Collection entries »
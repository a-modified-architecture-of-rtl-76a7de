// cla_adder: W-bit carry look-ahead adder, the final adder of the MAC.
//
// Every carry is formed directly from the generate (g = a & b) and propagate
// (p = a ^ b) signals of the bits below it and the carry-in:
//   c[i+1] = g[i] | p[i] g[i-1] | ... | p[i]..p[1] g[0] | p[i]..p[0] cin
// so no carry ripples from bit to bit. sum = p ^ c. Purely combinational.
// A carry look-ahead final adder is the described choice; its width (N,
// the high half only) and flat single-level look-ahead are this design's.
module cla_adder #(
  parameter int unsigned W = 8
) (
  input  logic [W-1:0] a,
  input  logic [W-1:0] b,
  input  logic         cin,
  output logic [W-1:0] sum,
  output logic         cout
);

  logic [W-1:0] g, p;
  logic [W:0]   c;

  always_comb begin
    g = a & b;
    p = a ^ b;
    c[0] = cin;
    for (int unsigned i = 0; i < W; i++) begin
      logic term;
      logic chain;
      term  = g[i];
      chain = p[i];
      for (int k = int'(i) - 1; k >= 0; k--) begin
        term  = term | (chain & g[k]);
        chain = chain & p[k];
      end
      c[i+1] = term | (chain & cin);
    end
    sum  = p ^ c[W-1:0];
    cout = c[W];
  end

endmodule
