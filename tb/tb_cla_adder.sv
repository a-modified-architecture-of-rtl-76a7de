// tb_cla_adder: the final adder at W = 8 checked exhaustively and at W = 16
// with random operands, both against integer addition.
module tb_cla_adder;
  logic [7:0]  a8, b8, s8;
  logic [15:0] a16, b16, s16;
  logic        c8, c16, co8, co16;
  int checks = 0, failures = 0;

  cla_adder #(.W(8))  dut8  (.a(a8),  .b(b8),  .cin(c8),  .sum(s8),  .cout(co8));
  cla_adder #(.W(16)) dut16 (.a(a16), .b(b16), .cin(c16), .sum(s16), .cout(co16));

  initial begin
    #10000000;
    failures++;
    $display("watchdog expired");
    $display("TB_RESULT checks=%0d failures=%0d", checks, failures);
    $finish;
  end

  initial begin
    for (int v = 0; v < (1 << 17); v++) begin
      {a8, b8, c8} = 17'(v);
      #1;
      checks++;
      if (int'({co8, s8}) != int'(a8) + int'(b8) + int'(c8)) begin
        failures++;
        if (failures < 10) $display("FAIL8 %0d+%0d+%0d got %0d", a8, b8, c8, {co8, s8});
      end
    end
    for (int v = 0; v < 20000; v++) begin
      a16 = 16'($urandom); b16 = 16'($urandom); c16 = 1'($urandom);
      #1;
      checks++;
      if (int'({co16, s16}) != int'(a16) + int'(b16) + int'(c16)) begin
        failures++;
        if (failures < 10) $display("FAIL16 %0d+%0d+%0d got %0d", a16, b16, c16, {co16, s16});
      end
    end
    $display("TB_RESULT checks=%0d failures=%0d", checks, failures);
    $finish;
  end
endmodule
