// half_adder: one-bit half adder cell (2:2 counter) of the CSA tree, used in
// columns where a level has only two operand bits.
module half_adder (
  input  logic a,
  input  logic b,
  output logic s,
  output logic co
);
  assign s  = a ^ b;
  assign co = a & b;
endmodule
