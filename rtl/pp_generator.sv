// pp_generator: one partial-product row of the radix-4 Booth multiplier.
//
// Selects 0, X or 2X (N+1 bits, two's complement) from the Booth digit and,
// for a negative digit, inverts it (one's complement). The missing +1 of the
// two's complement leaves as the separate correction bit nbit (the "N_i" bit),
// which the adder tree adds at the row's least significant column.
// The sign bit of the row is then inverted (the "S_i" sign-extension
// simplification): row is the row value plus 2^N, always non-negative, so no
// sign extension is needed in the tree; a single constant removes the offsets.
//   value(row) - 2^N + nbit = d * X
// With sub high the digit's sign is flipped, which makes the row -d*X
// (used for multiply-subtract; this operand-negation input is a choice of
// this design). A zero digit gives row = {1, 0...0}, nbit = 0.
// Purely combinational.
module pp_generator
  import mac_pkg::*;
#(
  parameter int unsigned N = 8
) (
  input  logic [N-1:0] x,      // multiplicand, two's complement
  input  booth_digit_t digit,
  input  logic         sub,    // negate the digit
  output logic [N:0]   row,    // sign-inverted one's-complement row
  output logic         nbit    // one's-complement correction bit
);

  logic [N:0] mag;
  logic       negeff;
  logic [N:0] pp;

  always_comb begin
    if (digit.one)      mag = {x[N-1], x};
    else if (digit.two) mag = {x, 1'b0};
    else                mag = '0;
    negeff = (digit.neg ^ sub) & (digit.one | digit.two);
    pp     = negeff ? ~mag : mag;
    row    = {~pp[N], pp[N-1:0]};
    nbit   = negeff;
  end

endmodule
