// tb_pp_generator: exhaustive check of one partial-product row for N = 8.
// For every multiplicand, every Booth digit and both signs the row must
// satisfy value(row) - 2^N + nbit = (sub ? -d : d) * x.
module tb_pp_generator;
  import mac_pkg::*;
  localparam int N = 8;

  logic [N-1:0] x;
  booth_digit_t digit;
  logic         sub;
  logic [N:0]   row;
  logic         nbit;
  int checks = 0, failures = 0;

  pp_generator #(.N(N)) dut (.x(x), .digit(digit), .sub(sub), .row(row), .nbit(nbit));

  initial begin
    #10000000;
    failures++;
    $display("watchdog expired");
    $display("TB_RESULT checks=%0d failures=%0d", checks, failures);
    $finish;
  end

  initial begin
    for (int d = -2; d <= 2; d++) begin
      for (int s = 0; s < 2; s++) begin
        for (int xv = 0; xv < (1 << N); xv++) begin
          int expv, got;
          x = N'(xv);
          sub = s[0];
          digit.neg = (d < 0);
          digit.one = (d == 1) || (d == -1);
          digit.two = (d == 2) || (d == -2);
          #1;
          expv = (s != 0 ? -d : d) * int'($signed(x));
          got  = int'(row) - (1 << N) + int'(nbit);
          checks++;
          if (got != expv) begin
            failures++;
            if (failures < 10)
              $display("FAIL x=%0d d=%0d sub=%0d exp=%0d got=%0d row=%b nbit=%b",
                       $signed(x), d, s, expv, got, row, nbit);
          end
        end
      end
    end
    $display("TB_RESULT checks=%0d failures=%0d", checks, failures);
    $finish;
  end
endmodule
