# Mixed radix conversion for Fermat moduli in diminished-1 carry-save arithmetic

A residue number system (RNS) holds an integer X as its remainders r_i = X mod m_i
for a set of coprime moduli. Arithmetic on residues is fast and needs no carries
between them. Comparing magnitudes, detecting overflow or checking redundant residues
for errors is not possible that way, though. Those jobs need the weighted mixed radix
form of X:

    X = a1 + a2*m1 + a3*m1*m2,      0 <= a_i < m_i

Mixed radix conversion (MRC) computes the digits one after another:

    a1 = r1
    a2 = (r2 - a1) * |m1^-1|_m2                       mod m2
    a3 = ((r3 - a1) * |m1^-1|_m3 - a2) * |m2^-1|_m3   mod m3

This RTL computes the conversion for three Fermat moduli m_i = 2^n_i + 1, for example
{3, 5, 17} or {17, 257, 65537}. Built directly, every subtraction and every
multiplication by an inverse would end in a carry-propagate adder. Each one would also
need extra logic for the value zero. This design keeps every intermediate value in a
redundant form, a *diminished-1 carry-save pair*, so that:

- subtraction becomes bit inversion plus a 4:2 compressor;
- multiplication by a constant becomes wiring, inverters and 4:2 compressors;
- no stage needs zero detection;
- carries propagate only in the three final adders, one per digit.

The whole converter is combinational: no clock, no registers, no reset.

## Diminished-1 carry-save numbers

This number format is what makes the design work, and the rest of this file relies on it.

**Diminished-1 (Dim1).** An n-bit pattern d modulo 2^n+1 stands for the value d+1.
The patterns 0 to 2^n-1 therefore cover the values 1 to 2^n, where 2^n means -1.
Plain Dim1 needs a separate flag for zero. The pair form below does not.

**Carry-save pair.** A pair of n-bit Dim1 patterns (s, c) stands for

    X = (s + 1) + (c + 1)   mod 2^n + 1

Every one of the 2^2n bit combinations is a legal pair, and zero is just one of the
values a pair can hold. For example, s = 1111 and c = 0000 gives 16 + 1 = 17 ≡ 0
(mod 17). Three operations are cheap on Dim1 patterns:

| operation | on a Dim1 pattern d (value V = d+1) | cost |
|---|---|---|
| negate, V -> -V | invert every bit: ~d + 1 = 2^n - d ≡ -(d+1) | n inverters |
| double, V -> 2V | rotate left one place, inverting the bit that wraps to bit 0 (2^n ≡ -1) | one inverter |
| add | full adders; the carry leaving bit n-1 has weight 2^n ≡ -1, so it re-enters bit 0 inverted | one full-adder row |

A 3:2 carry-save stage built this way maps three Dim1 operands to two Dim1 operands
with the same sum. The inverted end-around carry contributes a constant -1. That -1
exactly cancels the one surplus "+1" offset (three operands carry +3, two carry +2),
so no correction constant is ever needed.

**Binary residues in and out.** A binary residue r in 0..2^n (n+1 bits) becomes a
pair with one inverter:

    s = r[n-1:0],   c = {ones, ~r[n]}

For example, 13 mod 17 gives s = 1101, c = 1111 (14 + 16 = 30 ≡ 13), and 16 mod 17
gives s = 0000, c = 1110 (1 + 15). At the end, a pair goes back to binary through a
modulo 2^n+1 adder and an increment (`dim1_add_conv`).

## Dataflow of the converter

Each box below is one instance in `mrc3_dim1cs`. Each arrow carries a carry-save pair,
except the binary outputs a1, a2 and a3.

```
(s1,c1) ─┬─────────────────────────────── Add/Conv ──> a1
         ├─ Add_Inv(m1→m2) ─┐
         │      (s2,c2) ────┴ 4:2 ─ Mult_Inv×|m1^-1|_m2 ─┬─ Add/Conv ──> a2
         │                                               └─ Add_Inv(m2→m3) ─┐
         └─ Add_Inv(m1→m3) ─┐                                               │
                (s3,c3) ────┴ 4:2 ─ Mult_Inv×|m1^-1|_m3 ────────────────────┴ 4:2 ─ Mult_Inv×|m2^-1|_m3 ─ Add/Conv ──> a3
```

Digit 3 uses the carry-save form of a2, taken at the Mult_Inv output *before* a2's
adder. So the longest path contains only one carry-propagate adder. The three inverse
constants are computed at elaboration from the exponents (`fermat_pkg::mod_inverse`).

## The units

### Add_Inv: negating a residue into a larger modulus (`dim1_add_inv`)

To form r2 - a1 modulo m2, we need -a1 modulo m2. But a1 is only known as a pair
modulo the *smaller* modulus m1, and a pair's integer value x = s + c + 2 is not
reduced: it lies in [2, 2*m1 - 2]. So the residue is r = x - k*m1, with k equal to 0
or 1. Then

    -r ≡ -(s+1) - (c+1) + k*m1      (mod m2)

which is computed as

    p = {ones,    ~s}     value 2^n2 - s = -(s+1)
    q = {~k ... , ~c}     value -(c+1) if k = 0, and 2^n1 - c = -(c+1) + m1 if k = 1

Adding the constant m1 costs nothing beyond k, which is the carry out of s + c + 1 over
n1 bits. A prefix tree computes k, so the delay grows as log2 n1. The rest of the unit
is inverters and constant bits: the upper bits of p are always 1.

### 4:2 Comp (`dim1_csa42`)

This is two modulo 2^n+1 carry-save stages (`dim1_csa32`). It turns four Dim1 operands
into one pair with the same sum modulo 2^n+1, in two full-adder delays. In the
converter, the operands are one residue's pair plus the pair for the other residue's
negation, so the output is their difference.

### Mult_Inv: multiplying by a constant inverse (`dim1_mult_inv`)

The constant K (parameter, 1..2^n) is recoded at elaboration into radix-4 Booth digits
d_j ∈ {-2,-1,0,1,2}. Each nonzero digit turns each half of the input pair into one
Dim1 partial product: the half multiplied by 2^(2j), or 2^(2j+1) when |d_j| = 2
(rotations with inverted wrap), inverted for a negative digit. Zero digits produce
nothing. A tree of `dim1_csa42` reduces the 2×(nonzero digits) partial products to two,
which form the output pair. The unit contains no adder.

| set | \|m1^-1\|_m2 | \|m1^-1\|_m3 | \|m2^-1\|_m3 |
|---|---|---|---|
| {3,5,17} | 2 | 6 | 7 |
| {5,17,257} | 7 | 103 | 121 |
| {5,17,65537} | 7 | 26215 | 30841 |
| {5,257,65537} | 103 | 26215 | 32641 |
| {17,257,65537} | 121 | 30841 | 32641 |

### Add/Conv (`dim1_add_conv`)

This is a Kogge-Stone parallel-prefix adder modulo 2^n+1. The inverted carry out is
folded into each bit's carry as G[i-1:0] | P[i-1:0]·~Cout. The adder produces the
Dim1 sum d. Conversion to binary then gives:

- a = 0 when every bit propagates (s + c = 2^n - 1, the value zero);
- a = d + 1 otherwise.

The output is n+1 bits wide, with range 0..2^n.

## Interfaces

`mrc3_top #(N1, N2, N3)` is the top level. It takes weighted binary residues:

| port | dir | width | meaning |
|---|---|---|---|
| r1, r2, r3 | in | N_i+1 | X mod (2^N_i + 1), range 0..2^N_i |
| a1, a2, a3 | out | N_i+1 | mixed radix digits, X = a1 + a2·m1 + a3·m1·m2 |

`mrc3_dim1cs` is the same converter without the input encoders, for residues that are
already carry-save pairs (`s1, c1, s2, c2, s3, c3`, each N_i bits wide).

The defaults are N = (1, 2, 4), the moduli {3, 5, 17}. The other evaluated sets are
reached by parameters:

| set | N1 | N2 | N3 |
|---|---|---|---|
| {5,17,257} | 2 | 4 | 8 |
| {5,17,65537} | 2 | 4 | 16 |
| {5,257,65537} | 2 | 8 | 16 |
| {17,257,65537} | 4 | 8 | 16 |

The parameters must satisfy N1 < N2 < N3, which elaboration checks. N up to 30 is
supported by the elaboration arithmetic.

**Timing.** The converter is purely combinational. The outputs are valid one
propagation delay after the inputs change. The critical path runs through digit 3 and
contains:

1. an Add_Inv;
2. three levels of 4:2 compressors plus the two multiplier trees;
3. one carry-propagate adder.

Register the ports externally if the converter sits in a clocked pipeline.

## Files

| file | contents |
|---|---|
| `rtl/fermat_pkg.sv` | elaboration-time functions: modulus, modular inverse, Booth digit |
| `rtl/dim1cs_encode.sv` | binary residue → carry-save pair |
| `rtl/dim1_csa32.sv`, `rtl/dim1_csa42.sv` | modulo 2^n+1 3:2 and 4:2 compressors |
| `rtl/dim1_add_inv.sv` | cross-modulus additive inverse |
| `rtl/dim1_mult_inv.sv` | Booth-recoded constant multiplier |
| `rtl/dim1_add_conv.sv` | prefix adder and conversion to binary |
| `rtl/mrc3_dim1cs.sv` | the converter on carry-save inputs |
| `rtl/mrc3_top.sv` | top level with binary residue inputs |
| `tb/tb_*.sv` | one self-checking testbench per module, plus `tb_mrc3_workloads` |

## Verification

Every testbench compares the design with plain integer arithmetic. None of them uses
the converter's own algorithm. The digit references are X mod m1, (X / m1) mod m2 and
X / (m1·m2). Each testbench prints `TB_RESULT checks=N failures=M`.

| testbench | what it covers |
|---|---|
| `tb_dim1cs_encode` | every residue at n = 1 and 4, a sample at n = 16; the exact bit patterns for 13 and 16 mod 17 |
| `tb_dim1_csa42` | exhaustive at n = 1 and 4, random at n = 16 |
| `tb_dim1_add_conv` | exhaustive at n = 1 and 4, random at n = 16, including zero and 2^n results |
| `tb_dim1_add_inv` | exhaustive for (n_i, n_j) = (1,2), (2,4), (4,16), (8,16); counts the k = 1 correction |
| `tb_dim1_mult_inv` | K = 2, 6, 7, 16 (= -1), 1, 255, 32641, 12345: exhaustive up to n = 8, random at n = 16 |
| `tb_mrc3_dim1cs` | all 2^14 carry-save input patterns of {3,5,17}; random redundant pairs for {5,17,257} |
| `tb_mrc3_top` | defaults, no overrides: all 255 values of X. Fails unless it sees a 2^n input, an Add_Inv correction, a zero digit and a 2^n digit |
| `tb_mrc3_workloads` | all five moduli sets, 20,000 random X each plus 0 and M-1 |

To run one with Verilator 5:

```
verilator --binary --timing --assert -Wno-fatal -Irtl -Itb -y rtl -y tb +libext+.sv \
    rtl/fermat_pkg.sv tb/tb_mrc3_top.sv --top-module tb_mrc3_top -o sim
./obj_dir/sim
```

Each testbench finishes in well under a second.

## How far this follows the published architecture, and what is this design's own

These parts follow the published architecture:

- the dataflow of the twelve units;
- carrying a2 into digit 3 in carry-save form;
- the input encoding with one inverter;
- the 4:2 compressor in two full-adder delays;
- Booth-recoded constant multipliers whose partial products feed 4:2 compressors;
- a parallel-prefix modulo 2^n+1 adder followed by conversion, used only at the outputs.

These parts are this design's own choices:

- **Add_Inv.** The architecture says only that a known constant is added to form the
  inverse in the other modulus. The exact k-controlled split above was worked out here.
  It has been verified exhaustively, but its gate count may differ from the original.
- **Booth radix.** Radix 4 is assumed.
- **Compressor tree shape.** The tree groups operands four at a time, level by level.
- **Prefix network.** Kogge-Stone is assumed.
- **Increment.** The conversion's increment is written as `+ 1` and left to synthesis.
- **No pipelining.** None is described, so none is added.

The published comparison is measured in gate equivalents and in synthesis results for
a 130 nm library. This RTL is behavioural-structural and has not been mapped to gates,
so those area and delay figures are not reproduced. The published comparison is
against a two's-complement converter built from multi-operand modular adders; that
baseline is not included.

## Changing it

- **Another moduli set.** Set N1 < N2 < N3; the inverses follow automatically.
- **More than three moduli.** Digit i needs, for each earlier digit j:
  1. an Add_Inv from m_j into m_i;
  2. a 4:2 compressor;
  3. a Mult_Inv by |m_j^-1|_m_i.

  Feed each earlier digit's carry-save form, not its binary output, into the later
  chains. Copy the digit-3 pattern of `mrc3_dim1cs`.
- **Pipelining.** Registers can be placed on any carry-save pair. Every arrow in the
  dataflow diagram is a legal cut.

Prompt »
The response must hold only the lines above from the line with "values a pair" through the line with "For example, 13", each copied exactly, both ends kept.

Exercise response »
values a pair can hold. For example, s = 1111 and c = 0000 gives 16 + 1 = 17 ≡ 0
(mod 17). Three operations are cheap on Dim1 patterns:

| operation | on a Dim1 pattern d (value V = d+1) | cost |
|---|---|---|
| negate, V -> -V | invert every bit: ~d + 1 = 2^n - d ≡ -(d+1) | n inverters |
| double, V -> 2V | rotate left one place, inverting the bit that wraps to bit 0 (2^n ≡ -1) | one inverter |
| add | full adders; the carry leaving bit n-1 has weight 2^n ≡ -1, so it re-enters bit 0 inverted | one full-adder row |

A 3:2 carry-save stage built this way maps three Dim1 operands to two Dim1 operands
with the same sum. The inverted end-around carry contributes a constant -1. That -1
exactly cancels the one surplus "+1" offset (three operands carry +3, two carry +2),
so no correction constant is ever needed.

**Binary residues in and out.** A binary residue r in 0..2^n (n+1 bits) becomes a
pair with one inverter:

    s = r[n-1:0],   c = {ones, ~r[n]}

For example, 13 mod 17 gives s = 1101, c = 1111 (14 + 16 = 30 ≡ 13), and 16 mod 17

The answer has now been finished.